The period between arrest and sentencing presents a unique window of opportunity for Juvenile Justice to intervene effectively, with the cooperation of other agencies such as Community Services and the New South Wales Police Force, in order to divert young people from unnecessary incarceration. Police contact the Bail Assistance Line when they are considering conditional bail but are unable to locate a responsible adult, transport or appropriate accommodation. Bail coordinators are able to assist police and, where possible, attend police stations and interview the young person, with the aim of locating a responsible adult, providing safe transport and/or arranging accommodation services. The priority target group is young people 10 to 17 years of age and, in particular, young people who are under 14 years of age, with a focus on Indigenous young people. 

Integral to the successful diversion of young people from custody is the provision of services including transport, accommodation and case support. Selected non-government organisations, including CatholicCare and Life Without Barriers, support the Bail Assistance Line through the provision of bail-related services such as transport, accommodation and case support for both Indigenous and non-Indigenous young people. The Bail Assistance Line operates between the hours of 4.00 p.m. and 3.00 a.m. every day, including Christmas, in metropolitan Sydney and the Newcastle-Hunter region. These areas were identified through Juvenile Justice statistics as showing high rates of remand due to a young offender's inability to meet his or her bail conditions. 

Following an analysis of demand for services, resources providing supported accommodation for the 
Dubbo pilot were diverted to enhance bed availability for metropolitan Sydney in September 2011. Police within the Dubbo area are still able to access telephone services from the Bail Assistance Line. Juvenile Justice is currently reviewing the implementation of the operation of the Bail Assistance Line to identify barriers to and options for increasing referrals by police. One of the issues being considered as part of this process is the potential for police to refer young people with minor breaches of bail conditions to be dealt with without arresting and detaining the young person and for referrals to the Bail Assistance Line to be considered as a first option in such cases. 

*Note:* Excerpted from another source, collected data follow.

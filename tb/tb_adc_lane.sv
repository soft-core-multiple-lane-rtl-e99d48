// tb_adc_lane: one ADC lane with its analog front end modelled.
// The input is swept slowly across the whole ramp range (a density test:
// every code between the lowest and the highest reached must appear, for
// both TDCs), then random inputs follow,
// including inputs below and above the ramp, which leave the comparator
// stuck. For every frame the expected results are found by scanning the
// comparator level at each of the 64 sampling instants of the frame: the
// first rising transition for TDC_1, the first falling one for TDC_2. Each
// result must arrive in the data-clock period two after the frame's end.
module tb_adc_lane;
  timeunit 1ps; timeprecision 1ps;
  import adc_pkg::*;
  import ramp_pkg::*;

  localparam int RATIO = 8, BIN = BIN_PS, T = 8 * BIN, P = RATIO * T, START = 10000;
  localparam int CODE_W = code_width(RATIO), NB = RATIO * 8;
  localparam int NSWEEP = 1024, NRAND = 400, NF = NSWEEP + NRAND;

  logic clk, clk45, clk90, clk135, clk_slow, rst;
  logic hit_p, hit_n;
  real  vin;
  logic [CODE_W-1:0] rise_ts, fall_ts;
  logic rise_found, rise_valid, fall_found, fall_valid;

  real vins [NF];
  int  exp_r [NF], exp_f [NF];      // -1: none
  int  hist_r [NB], hist_f [NB];
  int  checks = 0, failures = 0, n_none = 0, n_inrange = 0;

  mmcm_model #(.BIN_PS(BIN), .RATIO(RATIO), .START_PS(START)) u_clk (.clk, .clk45, .clk90, .clk135, .clk_slow);
  lvds_ramp_model #(.RATIO(RATIO)) u_fe (.vout(clk_slow), .vin, .hit_p, .hit_n);

  adc_lane #(.RATIO(RATIO)) dut (
    .clk, .clk45, .clk90, .clk135, .clk_slow, .rst, .hit_p, .hit_n,
    .rise_ts, .rise_found, .rise_valid, .fall_ts, .fall_found, .fall_valid);

  function automatic bit h_at(int f, int b);
    if (b == 0) return (f == 0) ? level(vins[0], 1, RATIO) : level(vins[f - 1], P, RATIO);
    return level(vins[f], b * BIN, RATIO);
  endfunction

  initial begin
    automatic real lo = v_low(RATIO), hi = v_high(RATIO);
    for (int f = 0; f < NSWEEP; f++) vins[f] = lo + (hi - lo) * (real'(f) + 0.5) / real'(NSWEEP);
    for (int f = NSWEEP; f < NF; f++)
      vins[f] = (lo - 0.1) + (hi - lo + 0.2) * real'($urandom_range(0, 100000)) / 100000.0;
    for (int f = 0; f < NF; f++) begin
      exp_r[f] = -1; exp_f[f] = -1;
      for (int b = 0; b < NB; b++) begin
        automatic bit cur = h_at(f, b);
        automatic bit prv = (b == 0) ? ((f == 0) ? cur : h_at(f - 1, NB - 1)) : h_at(f, b - 1);
        if (cur && !prv && exp_r[f] < 0) exp_r[f] = b;
        if (!cur && prv && exp_f[f] < 0) exp_f[f] = b;
      end
    end
  end

  // input for frame f is applied in the middle of frame f-1
  initial begin
    vin = 0.0;
    rst = 1'b1;
    vin = vins[0];
    #(START + 3 * P + T);
    rst = 1'b0;
  end
  always @(negedge clk_slow) begin
    automatic int f = int'(($time - 64'(START)) / 64'(P)) + 1;
    if (f < NF) vin = vins[f];
  end

  // results in data-clock period f+2 belong to frame f
  always @(negedge clk_slow) begin
    automatic int s = int'(($time - 64'(START)) / 64'(P));
    automatic int f = s - 2;
    if (!rst && f >= 4 && f < NF) begin
      checks += 2;
      if (!rise_valid || !fall_valid) begin
        failures++;
        if (failures < 10) $display("frame %0d: valid %0d %0d", f, rise_valid, fall_valid);
      end else begin
        if (rise_found !== (exp_r[f] >= 0) || (exp_r[f] >= 0 && rise_ts !== CODE_W'(exp_r[f]))) begin
          failures++;
          if (failures < 10) $display("frame %0d vin=%f: rise %0d/%0d expected %0d", f, vins[f], rise_found, rise_ts, exp_r[f]);
        end
        if (fall_found !== (exp_f[f] >= 0) || (exp_f[f] >= 0 && fall_ts !== CODE_W'(exp_f[f]))) begin
          failures++;
          if (failures < 10) $display("frame %0d vin=%f: fall %0d/%0d expected %0d", f, vins[f], fall_found, fall_ts, exp_f[f]);
        end
        if (f < NSWEEP && rise_found) hist_r[rise_ts]++;
        if (f < NSWEEP && fall_found) hist_f[fall_ts]++;
        if (rise_found && fall_found) n_inrange++;
        if (!rise_found && !fall_found) n_none++;
      end
    end
  end

  initial begin
    int miss_r, miss_f, first_r, last_r, first_f, last_f;
    #(START + (NF + 3) * P);
    miss_r = 0; miss_f = 0; first_r = NB; last_r = 0; first_f = NB; last_f = 0;
    for (int b = 0; b < NB; b++) begin
      if (hist_r[b] > 0) begin if (b < first_r) first_r = b; last_r = b; end
      if (b > 0 && hist_f[b] > 0) begin if (b < first_f) first_f = b; last_f = b; end
    end
    for (int b = first_r; b <= last_r; b++) if (hist_r[b] == 0) miss_r++;
    for (int b = first_f; b <= last_f; b++) if (hist_f[b] == 0) miss_f++;
    checks++;
    if (miss_r > 0 || miss_f > 0 || n_none == 0 || n_inrange == 0) begin
      failures++;
      $display("coverage: missing codes rise=%0d fall=%0d none=%0d in_range=%0d", miss_r, miss_f, n_none, n_inrange);
    end
    $display("rise codes %0d..%0d, fall codes %0d..%0d, in-range frames %0d, out-of-range frames %0d",
             first_r, last_r, first_f, last_f, n_inrange, n_none);
    $display("TB_RESULT checks=%0d failures=%0d", checks, failures);
    $finish;
  end

  initial begin
    #(START + (NF + 50) * P);
    failures++;
    $display("watchdog expired");
    $display("TB_RESULT checks=%0d failures=%0d", checks, failures);
    $finish;
  end
endmodule
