// soft_adc_top: LANES soft-core ADCs built from FPGA input/output tiles.
//
// Each lane compares its analog input with an RC reference ramp in a
// differential input buffer and times the comparator's edges with an
// 8-phase TDC (see adc_lane). All lanes share the four 800 MHz sampling
// clocks (0, 45, 90, 135 degrees) and the 100 MHz clock that drives the
// ramps, stops the TDCs and clocks the output. Data_out gathers the two
// timestamps of every lane into one sample per frame.
//
// Interface: clk/clk45/clk90/clk135 and clk_slow from the clock manager
// (phase-locked, clk_slow rising together with clk); rst, synchronous, held
// for at least two clk_slow cycles; hit_p/hit_n, the P- and N-side outputs of
// each lane's input buffer. Outputs per lane: rise_code (time of the
// comparator's rising edge within the frame), fall_code (falling edge), each
// $clog2(RATIO)+3 bits in units of 1/8 sampling period, out_of_range, and one
// sample_valid per frame for all lanes.
// Timing: one sample per lane per clk_slow period (100 MSa/s). The sample of
// the frame that begins at clk_slow rising edge f is on the outputs, with
// sample_valid, from edge f+3 until edge f+4.
//
// 24 lanes, an 8:1 clock ratio and a 6-bit code at 100 MSa/s follow the
// document. The clock manager, the input buffers and the RC networks are
// analog or vendor parts outside this module; the ramp drive Vout is the
// clock manager's output and does not pass through this logic.
module soft_adc_top
  import adc_pkg::*;
#(
  parameter int unsigned LANES  = 24,
  parameter int unsigned RATIO  = DEFAULT_RATIO,
  localparam int unsigned CODE_W = code_width(RATIO)
) (
  input  logic                         clk,
  input  logic                         clk45,
  input  logic                         clk90,
  input  logic                         clk135,
  input  logic                         clk_slow,
  input  logic                         rst,
  input  logic [LANES-1:0]             hit_p,
  input  logic [LANES-1:0]             hit_n,
  output logic [LANES-1:0][CODE_W-1:0] rise_code,
  output logic [LANES-1:0][CODE_W-1:0] fall_code,
  output logic [LANES-1:0]             out_of_range,
  output logic                         sample_valid,
  output logic                         misaligned
);
  timeunit 1ps; timeprecision 1ps;

  logic [LANES-1:0][CODE_W-1:0] rise_ts, fall_ts;
  logic [LANES-1:0]             rise_found, rise_valid, fall_found, fall_valid;

  for (genvar l = 0; l < LANES; l++) begin : g_lane
    adc_lane #(.RATIO(RATIO)) u_lane (
      .clk, .clk45, .clk90, .clk135, .clk_slow, .rst,
      .hit_p(hit_p[l]), .hit_n(hit_n[l]),
      .rise_ts(rise_ts[l]), .rise_found(rise_found[l]), .rise_valid(rise_valid[l]),
      .fall_ts(fall_ts[l]), .fall_found(fall_found[l]), .fall_valid(fall_valid[l])
    );
  end

  data_out #(.LANES(LANES), .CODE_W(CODE_W)) u_data_out (
    .clk_slow, .rst,
    .rise_ts, .rise_found, .rise_valid,
    .fall_ts, .fall_found, .fall_valid,
    .rise_code, .fall_code, .out_of_range, .sample_valid, .misaligned
  );
endmodule
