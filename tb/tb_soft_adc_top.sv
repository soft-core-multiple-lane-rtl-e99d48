// tb_soft_adc_top: the whole multi-lane ADC, end to end, at its default
// size (24 lanes, 8 sampling periods per frame, 6-bit codes).
// Every lane gets its own analog front-end model and its own sine input of
// a different frequency and phase. The sines overshoot the ramp range at
// both ends, so some frames leave the comparator stuck high or stuck low.
// The expected codes of every lane and frame come from scanning the modelled
// comparator level at the 64 sampling instants of the frame. Each frame's
// sample must be on the outputs, with sample_valid, in the data-clock period
// three after the frame began. Counted and required at least once: in-range
// conversions, inputs below and above the range, an edge found in sample 0
// of a period after sample 7 of the previous one, and all lanes reporting
// together without `misaligned`.
module tb_soft_adc_top;
  timeunit 1ps; timeprecision 1ps;
  import adc_pkg::*;
  import ramp_pkg::*;

  localparam int LANES = 24, RATIO = DEFAULT_RATIO;
  localparam int BIN = BIN_PS, T = 8 * BIN, P = RATIO * T, START = 10000;
  localparam int CODE_W = code_width(RATIO), NB = RATIO * 8;
  localparam int NF = 400;

  logic clk, clk45, clk90, clk135, clk_slow, rst;
  logic [LANES-1:0] hit_p, hit_n;
  real  vin [LANES];
  logic [LANES-1:0][CODE_W-1:0] rise_code, fall_code;
  logic [LANES-1:0] out_of_range;
  logic sample_valid, misaligned;

  real vins [NF][LANES];
  int  exp_r [NF][LANES], exp_f [NF][LANES];
  int  checks = 0, failures = 0, samples = 0;
  int  n_inrange = 0, n_low = 0, n_high = 0, n_window_edge = 0;

  mmcm_model #(.BIN_PS(BIN), .RATIO(RATIO), .START_PS(START)) u_clk (.clk, .clk45, .clk90, .clk135, .clk_slow);

  for (genvar l = 0; l < LANES; l++) begin : g_fe
    lvds_ramp_model #(.RATIO(RATIO)) u_fe (.vout(clk_slow), .vin(vin[l]), .hit_p(hit_p[l]), .hit_n(hit_n[l]));
  end

  soft_adc_top dut (
    .clk, .clk45, .clk90, .clk135, .clk_slow, .rst, .hit_p, .hit_n,
    .rise_code, .fall_code, .out_of_range, .sample_valid, .misaligned);

  function automatic bit h_at(int f, int l, int b);
    if (b == 0) return (f == 0) ? level(vins[0][l], 1, RATIO) : level(vins[f - 1][l], P, RATIO);
    return level(vins[f][l], b * BIN, RATIO);
  endfunction

  initial begin
    automatic real lo = v_low(RATIO), hi = v_high(RATIO);
    automatic real mid = (lo + hi) / 2.0, amp = (hi - lo) / 2.0 * 1.08;
    for (int f = 0; f < NF; f++)
      for (int l = 0; l < LANES; l++)
        vins[f][l] = mid + amp * $sin(2.0 * 3.14159265358979 * (real'(f) * (l + 1) / 397.0 + real'(l) / 24.0));
    for (int f = 0; f < NF; f++)
      for (int l = 0; l < LANES; l++) begin
        exp_r[f][l] = -1; exp_f[f][l] = -1;
        for (int b = 0; b < NB; b++) begin
          automatic bit cur = h_at(f, l, b);
          automatic bit prv = (b == 0) ? ((f == 0) ? cur : h_at(f - 1, l, NB - 1)) : h_at(f, l, b - 1);
          if (cur && !prv && exp_r[f][l] < 0) exp_r[f][l] = b;
          if (!cur && prv && exp_f[f][l] < 0) exp_f[f][l] = b;
        end
      end
  end

  initial begin
    rst = 1'b1;
    foreach (vin[l]) vin[l] = vins[0][l];
    #(START + 3 * P + T);
    rst = 1'b0;
  end
  always @(negedge clk_slow) begin
    automatic int f = int'(($time - 64'(START)) / 64'(P)) + 1;
    if (f < NF) foreach (vin[l]) vin[l] = vins[f][l];
  end

  always @(negedge clk_slow) begin
    automatic int s = int'(($time - 64'(START)) / 64'(P));
    automatic int f = s - 3;
    if (!rst && f >= 4 && f < NF) begin
      checks++;
      if (!sample_valid) begin
        failures++;
        if (failures < 10) $display("frame %0d: no sample_valid", f);
      end else begin
        samples++;
        for (int l = 0; l < LANES; l++) begin
          automatic bit ok = exp_r[f][l] >= 0 && exp_f[f][l] >= 0;
          checks++;
          if (out_of_range[l] !== !ok ||
              (ok && (rise_code[l] !== CODE_W'(exp_r[f][l]) || fall_code[l] !== CODE_W'(exp_f[f][l])))) begin
            failures++;
            if (failures < 10) $display("frame %0d lane %0d vin=%f: %0d %0d oor=%0d expected %0d %0d",
              f, l, vins[f][l], rise_code[l], fall_code[l], out_of_range[l], exp_r[f][l], exp_f[f][l]);
          end
          if (ok) begin
            n_inrange++;
            if ((exp_r[f][l] % 8 == 0 && exp_r[f][l] > 0) || (exp_f[f][l] % 8 == 0 && exp_f[f][l] > 0))
              n_window_edge++;
          end else if (vins[f][l] <= v_low(RATIO)) n_low++;
          else if (vins[f][l] >= v_high(RATIO)) n_high++;
        end
      end
    end
  end

  initial begin
    #(START + (NF + 4) * P);
    checks++;
    if (misaligned) begin failures++; $display("misaligned raised"); end
    checks++;
    if (n_inrange == 0 || n_low == 0 || n_high == 0 || n_window_edge == 0 || samples < NF - 8) begin
      failures++;
      $display("a mechanism never happened");
    end
    $display("samples=%0d lane conversions: in_range=%0d below_range=%0d above_range=%0d edge_at_period_start=%0d",
             samples, n_inrange, n_low, n_high, n_window_edge);
    $display("TB_RESULT checks=%0d failures=%0d", checks, failures);
    $finish;
  end

  initial begin
    #(START + (NF + 50) * P);
    failures++;
    $display("watchdog expired");
    $display("TB_RESULT checks=%0d failures=%0d", checks, failures);
    $finish;
  end
endmodule
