// adc_lane_bench: one lane with its clock and analog front-end models, run
// through the two measurements the converter is characterised with
// (testbench only).
//
//  1. Density test of the TDC: NDNL frames whose inputs are chosen so that
//     the comparator's rising edge falls at a uniformly distributed random
//     time within the charging half of the frame. The histogram of rising
//     codes gives the differential non-linearity DNL[c] = n[c]/mean - 1.
//  2. Sine test: NSIN frames of a sine input with K cycles in the record
//     (coherent sampling). Each rising code is turned back into a voltage
//     with the inverse of the ramp (bin centre), and a single-bin DFT gives
//     the signal power; everything else is noise: SNR, then
//     ENOB = (SNR - 1.76)/6.02.
// Every frame's two results are also compared with a scan of the modelled
// comparator level at the sampling instants, as in the lane testbench.
module adc_lane_bench #(
  parameter int RATIO = 8,
  parameter int NDNL  = 8192,
  parameter int NSIN  = 1024,
  parameter int K     = 31
) ();
  timeunit 1ps; timeprecision 1ps;
  import adc_pkg::*;
  import ramp_pkg::*;

  localparam int BIN = BIN_PS, T = 8 * BIN, P = RATIO * T, START = 10000;
  localparam int CODE_W = code_width(RATIO), NB = RATIO * 8, NF = NDNL + NSIN;
  // data-clock periods from the start of a frame to its results at the lane
  // outputs: the decoder publishes RATIO + 4 sampling periods after the frame
  // start, tdc_sync one period later, and the next data-clock edge takes it
  localparam int LAT = (RATIO + 5) / RATIO + 1;

  logic clk, clk45, clk90, clk135, clk_slow, rst;
  logic hit_p, hit_n;
  real  vin;
  logic [CODE_W-1:0] rise_ts, fall_ts;
  logic rise_found, rise_valid, fall_found, fall_valid;

  real vins [NF];
  int  exp_r [NF], exp_f [NF];
  int  code_r [NF];
  int  hist [NB];
  int  checks = 0, failures = 0;
  bit  done = 0;
  real max_dnl = 0.0, snr_db = 0.0, enob = 0.0;

  mmcm_model #(.BIN_PS(BIN), .RATIO(RATIO), .START_PS(START)) u_clk (.clk, .clk45, .clk90, .clk135, .clk_slow);
  lvds_ramp_model #(.RATIO(RATIO)) u_fe (.vout(clk_slow), .vin, .hit_p, .hit_n);

  adc_lane #(.RATIO(RATIO)) dut (
    .clk, .clk45, .clk90, .clk135, .clk_slow, .rst, .hit_p, .hit_n,
    .rise_ts, .rise_found, .rise_valid, .fall_ts, .fall_found, .fall_valid);

  function automatic bit h_at(int f, int b);
    if (b == 0) return (f == 0) ? level(vins[0], 1, RATIO) : level(vins[f - 1], P, RATIO);
    return level(vins[f], b * BIN, RATIO);
  endfunction

  function automatic real v_of_t(real t);
    return VH - (VH - v_low(RATIO)) * $exp(-t / tau_ps(RATIO));
  endfunction

  initial begin
    automatic real lo = v_low(RATIO), hi = v_high(RATIO);
    automatic real mid = (lo + hi) / 2.0, amp = 0.45 * (hi - lo);
    for (int f = 0; f < NDNL; f++)
      vins[f] = v_of_t(real'(P / 2) * real'($urandom_range(1, 999999)) / 1000000.0);
    for (int f = 0; f < NSIN; f++)
      vins[NDNL + f] = mid + amp * $sin(2.0 * 3.14159265358979 * real'(K) * real'(f) / real'(NSIN));
    for (int f = 0; f < NF; f++) begin
      exp_r[f] = -1; exp_f[f] = -1;
      for (int b = 0; b < NB; b++) begin
        automatic bit cur = h_at(f, b);
        automatic bit prv = (b == 0) ? ((f == 0) ? cur : h_at(f - 1, NB - 1)) : h_at(f, b - 1);
        if (cur && !prv && exp_r[f] < 0) exp_r[f] = b;
        if (!cur && prv && exp_f[f] < 0) exp_f[f] = b;
      end
    end
  end

  initial begin
    rst = 1'b1;
    vin = vins[0];
    #(START + 3 * P + T);
    rst = 1'b0;
  end
  always @(negedge clk_slow) begin
    automatic int f = int'(($time - 64'(START)) / 64'(P)) + 1;
    if (f < NF) vin = vins[f];
  end

  // results in data-clock period f+LAT belong to frame f; the first frames are lost to reset
  always @(negedge clk_slow) begin
    automatic int f = int'(($time - 64'(START)) / 64'(P)) - LAT;
    if (!rst && f >= 4 * LAT && f < NF) begin
      checks++;
      if (!rise_valid || !fall_valid || rise_found !== (exp_r[f] >= 0) || fall_found !== (exp_f[f] >= 0) ||
          (rise_found && rise_ts !== CODE_W'(exp_r[f])) || (fall_found && fall_ts !== CODE_W'(exp_f[f]))) begin
        failures++;
        if (failures < 5) $display("RATIO %0d frame %0d: %0d/%0d %0d/%0d expected %0d %0d",
          RATIO, f, rise_found, rise_ts, fall_found, fall_ts, exp_r[f], exp_f[f]);
      end
      code_r[f] = rise_found ? int'(rise_ts) : -1;
    end
  end

  initial begin
    real mean, s, c, ptot, psig, vmean, a;
    int n, lo_c, hi_c;
    #(START + (NF + LAT + 1) * P);
    // density test over codes 1..NB/2 (the charging half)
    foreach (hist[i]) hist[i] = 0;
    n = 0;
    for (int f = 4 * LAT; f < NDNL; f++) if (code_r[f] >= 0) begin hist[code_r[f]]++; n++; end
    lo_c = 1; hi_c = NB / 2;
    mean = real'(n) / real'(hi_c - lo_c + 1);
    for (int i = lo_c; i <= hi_c; i++) begin
      a = real'(hist[i]) / mean - 1.0;
      if (a < 0.0) a = -a;
      if (a > max_dnl) max_dnl = a;
    end
    // sine test on the rising-edge codes
    vmean = 0.0;
    for (int f = 0; f < NSIN; f++)
      vmean += v_of_t((real'(code_r[NDNL + f]) - 0.5) * real'(BIN)) / real'(NSIN);
    s = 0.0; c = 0.0; ptot = 0.0;
    for (int f = 0; f < NSIN; f++) begin
      automatic real v = v_of_t((real'(code_r[NDNL + f]) - 0.5) * real'(BIN)) - vmean;
      automatic real ph = 2.0 * 3.14159265358979 * real'(K) * real'(f) / real'(NSIN);
      s += v * $sin(ph); c += v * $cos(ph); ptot += v * v / real'(NSIN);
    end
    a = 2.0 * $sqrt(s * s + c * c) / real'(NSIN);
    psig = a * a / 2.0;
    snr_db = 10.0 * $log10(psig / (ptot - psig));
    enob = (snr_db - 1.76) / 6.02;
    done = 1;
  end
endmodule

When requested by the court, Juvenile Justice provides intensive bail supervision with the aim of supporting young people to be released on bail and into supervision in the community. Community-based staff work with young people, court officials and other service providers to ensure that, where appropriate, young people are able to remain in the community whilst being supervised for compliance with bail conditions. Bail supervision aims to provide practical diversionary support as well as being a more cost-effective alternative to custody. The New South Wales Government is committed to ensuring that the spirit and intent of the original bail legislation is reflected in the current law. I have outlined some concerning trends in relation to bail and remand. I have also expressed concern regarding the complexity of the current law. These issues must be addressed and I look forward to considering the recommendations of the New South Wales Law Reform Commission review, which is due next month.